Saved data entries

+++++

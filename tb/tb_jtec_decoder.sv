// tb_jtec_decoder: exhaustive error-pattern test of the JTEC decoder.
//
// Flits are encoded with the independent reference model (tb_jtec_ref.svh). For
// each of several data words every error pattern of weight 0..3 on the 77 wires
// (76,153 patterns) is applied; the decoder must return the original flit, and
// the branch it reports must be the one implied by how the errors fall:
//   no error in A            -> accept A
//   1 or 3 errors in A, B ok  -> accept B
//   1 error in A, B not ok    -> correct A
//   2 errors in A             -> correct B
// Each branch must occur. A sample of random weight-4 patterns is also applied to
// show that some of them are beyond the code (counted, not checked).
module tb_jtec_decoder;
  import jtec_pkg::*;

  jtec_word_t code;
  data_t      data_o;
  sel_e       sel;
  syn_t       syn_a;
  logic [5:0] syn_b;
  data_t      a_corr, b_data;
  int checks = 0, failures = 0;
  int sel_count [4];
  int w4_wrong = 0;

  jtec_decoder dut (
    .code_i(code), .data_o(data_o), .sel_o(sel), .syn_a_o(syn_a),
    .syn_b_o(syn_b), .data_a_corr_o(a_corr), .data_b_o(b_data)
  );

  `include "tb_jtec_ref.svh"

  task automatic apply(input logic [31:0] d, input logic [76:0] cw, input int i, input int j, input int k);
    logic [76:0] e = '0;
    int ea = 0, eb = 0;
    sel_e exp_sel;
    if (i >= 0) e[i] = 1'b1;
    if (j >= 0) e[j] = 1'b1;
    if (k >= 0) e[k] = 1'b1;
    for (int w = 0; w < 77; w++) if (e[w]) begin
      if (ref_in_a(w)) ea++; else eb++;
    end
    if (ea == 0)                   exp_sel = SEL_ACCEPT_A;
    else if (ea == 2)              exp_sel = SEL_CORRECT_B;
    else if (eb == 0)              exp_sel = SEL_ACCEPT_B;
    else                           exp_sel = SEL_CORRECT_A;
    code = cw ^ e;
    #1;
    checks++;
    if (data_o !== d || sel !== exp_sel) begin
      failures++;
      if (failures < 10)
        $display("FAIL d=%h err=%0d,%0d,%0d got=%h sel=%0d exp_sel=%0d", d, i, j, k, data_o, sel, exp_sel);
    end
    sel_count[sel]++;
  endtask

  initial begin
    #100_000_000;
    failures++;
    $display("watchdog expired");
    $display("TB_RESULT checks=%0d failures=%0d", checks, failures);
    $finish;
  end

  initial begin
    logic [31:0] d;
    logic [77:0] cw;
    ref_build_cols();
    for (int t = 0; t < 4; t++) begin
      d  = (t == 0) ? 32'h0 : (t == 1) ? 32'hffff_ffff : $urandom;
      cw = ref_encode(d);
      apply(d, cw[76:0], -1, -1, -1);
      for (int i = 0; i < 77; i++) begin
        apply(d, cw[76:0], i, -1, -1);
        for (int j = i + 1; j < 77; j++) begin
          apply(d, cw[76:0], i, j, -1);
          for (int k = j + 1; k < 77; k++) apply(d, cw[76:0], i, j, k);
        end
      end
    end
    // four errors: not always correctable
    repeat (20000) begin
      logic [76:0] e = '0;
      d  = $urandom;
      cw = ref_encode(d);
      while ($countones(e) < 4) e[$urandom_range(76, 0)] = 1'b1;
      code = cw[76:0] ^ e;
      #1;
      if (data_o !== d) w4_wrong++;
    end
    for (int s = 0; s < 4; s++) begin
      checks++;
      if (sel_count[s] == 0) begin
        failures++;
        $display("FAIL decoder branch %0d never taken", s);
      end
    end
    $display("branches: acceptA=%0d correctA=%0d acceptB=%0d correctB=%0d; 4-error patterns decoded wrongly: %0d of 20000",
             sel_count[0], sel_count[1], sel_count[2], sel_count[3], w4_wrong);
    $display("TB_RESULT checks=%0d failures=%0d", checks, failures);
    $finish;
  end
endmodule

+++++

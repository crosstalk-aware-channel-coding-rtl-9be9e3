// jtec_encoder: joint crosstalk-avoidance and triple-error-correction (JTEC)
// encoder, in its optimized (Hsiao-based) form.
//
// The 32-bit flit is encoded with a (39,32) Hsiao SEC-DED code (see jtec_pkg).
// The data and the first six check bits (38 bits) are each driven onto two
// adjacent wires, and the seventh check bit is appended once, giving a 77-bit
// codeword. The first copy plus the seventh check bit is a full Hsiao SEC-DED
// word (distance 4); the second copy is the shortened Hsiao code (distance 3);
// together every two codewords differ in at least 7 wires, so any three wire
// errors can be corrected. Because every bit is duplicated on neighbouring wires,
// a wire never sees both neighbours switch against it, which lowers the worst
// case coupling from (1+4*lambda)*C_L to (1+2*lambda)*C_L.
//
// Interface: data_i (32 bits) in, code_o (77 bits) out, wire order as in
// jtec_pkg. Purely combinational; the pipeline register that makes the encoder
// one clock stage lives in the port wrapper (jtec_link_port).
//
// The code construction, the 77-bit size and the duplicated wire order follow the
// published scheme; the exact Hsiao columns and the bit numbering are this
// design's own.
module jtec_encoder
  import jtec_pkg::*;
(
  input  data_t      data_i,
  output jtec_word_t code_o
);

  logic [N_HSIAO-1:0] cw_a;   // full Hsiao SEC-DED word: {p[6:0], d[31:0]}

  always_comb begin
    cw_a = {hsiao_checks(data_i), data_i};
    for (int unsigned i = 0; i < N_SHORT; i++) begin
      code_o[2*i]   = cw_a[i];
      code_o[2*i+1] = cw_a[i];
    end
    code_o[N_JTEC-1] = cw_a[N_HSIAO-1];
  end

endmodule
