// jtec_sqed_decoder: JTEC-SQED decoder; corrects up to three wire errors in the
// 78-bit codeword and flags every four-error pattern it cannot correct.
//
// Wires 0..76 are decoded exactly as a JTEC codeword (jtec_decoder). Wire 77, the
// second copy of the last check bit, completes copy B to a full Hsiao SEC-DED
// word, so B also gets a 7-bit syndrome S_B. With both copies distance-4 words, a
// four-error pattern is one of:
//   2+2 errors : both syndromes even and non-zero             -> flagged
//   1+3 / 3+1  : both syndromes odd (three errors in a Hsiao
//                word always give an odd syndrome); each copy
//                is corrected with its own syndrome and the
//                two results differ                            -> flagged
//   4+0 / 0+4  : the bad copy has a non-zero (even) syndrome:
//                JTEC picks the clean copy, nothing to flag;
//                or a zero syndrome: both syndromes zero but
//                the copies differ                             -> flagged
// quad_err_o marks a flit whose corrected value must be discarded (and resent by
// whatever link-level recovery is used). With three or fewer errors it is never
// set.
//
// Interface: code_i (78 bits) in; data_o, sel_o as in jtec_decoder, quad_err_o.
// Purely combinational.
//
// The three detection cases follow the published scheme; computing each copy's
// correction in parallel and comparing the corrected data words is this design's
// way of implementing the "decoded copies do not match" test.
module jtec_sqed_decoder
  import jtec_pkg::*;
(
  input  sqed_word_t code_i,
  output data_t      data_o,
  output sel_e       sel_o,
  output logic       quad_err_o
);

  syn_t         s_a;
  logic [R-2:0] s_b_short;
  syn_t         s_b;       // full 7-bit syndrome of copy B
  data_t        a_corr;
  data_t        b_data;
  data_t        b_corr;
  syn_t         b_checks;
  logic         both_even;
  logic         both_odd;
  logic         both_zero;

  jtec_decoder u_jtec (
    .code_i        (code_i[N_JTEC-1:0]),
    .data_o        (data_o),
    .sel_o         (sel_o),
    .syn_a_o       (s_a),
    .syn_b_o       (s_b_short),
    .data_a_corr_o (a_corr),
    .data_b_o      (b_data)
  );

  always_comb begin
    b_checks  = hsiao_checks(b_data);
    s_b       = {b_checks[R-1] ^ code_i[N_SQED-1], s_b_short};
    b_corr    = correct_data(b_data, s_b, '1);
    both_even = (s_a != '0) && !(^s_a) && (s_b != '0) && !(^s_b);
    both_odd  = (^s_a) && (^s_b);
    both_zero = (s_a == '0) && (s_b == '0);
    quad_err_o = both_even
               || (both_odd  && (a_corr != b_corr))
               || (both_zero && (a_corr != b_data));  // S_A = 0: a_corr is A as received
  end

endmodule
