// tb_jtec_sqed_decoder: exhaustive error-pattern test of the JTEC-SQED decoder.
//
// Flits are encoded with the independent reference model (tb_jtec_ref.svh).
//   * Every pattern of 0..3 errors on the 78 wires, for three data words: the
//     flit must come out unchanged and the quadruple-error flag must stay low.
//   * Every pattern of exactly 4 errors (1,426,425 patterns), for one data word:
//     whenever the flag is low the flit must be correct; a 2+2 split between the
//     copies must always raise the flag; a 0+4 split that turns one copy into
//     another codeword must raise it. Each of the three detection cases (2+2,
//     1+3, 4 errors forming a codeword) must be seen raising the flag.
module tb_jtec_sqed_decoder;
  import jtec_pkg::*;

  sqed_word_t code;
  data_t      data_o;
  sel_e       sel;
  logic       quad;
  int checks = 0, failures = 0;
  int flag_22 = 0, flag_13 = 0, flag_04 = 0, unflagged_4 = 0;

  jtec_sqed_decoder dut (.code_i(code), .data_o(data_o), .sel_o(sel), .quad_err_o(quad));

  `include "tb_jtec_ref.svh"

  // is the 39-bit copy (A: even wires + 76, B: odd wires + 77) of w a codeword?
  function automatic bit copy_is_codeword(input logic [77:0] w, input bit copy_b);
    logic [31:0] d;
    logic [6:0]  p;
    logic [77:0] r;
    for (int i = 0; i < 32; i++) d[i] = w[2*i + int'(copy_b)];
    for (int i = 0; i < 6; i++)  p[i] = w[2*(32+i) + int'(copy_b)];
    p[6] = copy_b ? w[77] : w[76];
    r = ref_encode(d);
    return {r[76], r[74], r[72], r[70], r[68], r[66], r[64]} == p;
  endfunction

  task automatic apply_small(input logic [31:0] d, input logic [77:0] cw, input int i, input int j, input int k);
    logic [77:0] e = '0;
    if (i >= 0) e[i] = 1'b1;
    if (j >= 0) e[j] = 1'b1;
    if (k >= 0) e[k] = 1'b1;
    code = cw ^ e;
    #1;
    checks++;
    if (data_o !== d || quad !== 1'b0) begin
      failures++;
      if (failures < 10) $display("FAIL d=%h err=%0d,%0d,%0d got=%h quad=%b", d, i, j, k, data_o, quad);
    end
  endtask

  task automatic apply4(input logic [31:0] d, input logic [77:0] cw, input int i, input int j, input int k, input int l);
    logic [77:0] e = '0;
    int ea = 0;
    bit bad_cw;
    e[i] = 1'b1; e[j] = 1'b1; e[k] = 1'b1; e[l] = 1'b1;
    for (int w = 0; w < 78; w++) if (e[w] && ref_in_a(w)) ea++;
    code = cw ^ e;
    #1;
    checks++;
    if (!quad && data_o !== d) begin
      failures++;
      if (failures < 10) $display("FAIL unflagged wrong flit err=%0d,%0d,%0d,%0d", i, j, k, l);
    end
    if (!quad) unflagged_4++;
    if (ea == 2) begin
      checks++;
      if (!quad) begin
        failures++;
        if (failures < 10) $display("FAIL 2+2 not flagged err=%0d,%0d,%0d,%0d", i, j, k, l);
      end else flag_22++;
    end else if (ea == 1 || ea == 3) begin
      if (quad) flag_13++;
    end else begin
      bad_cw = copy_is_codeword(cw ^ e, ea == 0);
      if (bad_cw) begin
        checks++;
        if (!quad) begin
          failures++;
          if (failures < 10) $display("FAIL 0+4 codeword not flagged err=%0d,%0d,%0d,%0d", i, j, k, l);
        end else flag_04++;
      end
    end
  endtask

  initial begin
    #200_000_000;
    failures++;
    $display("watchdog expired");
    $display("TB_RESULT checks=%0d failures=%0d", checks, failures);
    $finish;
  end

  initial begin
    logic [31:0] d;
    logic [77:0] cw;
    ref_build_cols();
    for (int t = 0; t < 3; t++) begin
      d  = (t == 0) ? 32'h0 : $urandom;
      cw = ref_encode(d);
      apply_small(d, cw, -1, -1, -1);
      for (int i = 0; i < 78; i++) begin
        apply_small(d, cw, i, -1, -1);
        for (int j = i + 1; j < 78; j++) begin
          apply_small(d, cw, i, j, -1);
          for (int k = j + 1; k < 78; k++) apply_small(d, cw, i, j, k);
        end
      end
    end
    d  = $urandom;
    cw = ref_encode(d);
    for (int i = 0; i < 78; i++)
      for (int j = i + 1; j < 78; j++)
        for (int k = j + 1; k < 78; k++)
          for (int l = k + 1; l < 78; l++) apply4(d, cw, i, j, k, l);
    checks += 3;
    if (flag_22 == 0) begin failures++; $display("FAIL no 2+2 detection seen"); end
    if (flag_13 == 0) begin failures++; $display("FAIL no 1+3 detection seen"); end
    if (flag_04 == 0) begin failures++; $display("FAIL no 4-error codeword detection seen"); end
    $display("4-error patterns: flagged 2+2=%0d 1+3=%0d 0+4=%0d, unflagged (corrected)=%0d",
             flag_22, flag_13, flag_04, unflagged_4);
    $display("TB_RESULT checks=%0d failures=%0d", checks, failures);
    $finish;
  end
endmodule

+++++

• WHAT YOU HAVE TO DO:
List all lines above in which the string "must" appears.

• SOLVED PROBLEM:
// (76,153 patterns) is applied; the decoder must return the original flit, and
// the branch it reports must be the one implied by how the errors fall:
// Each branch must occur. A sample of random weight-4 patterns is also applied to
// quad_err_o marks a flit whose corrected value must be discarded (and resent by
//     flit must come out unchanged and the quadruple-error flag must stay low.
//     whenever the flag is low the flit must be correct; a 2+2 split between the
//     copies must always raise the flag; a 0+4 split that turns one copy into
//     another codeword must raise it. Each of the three detection cases (2+2,
//     1+3, 4 errors forming a codeword) must be seen raising the flag.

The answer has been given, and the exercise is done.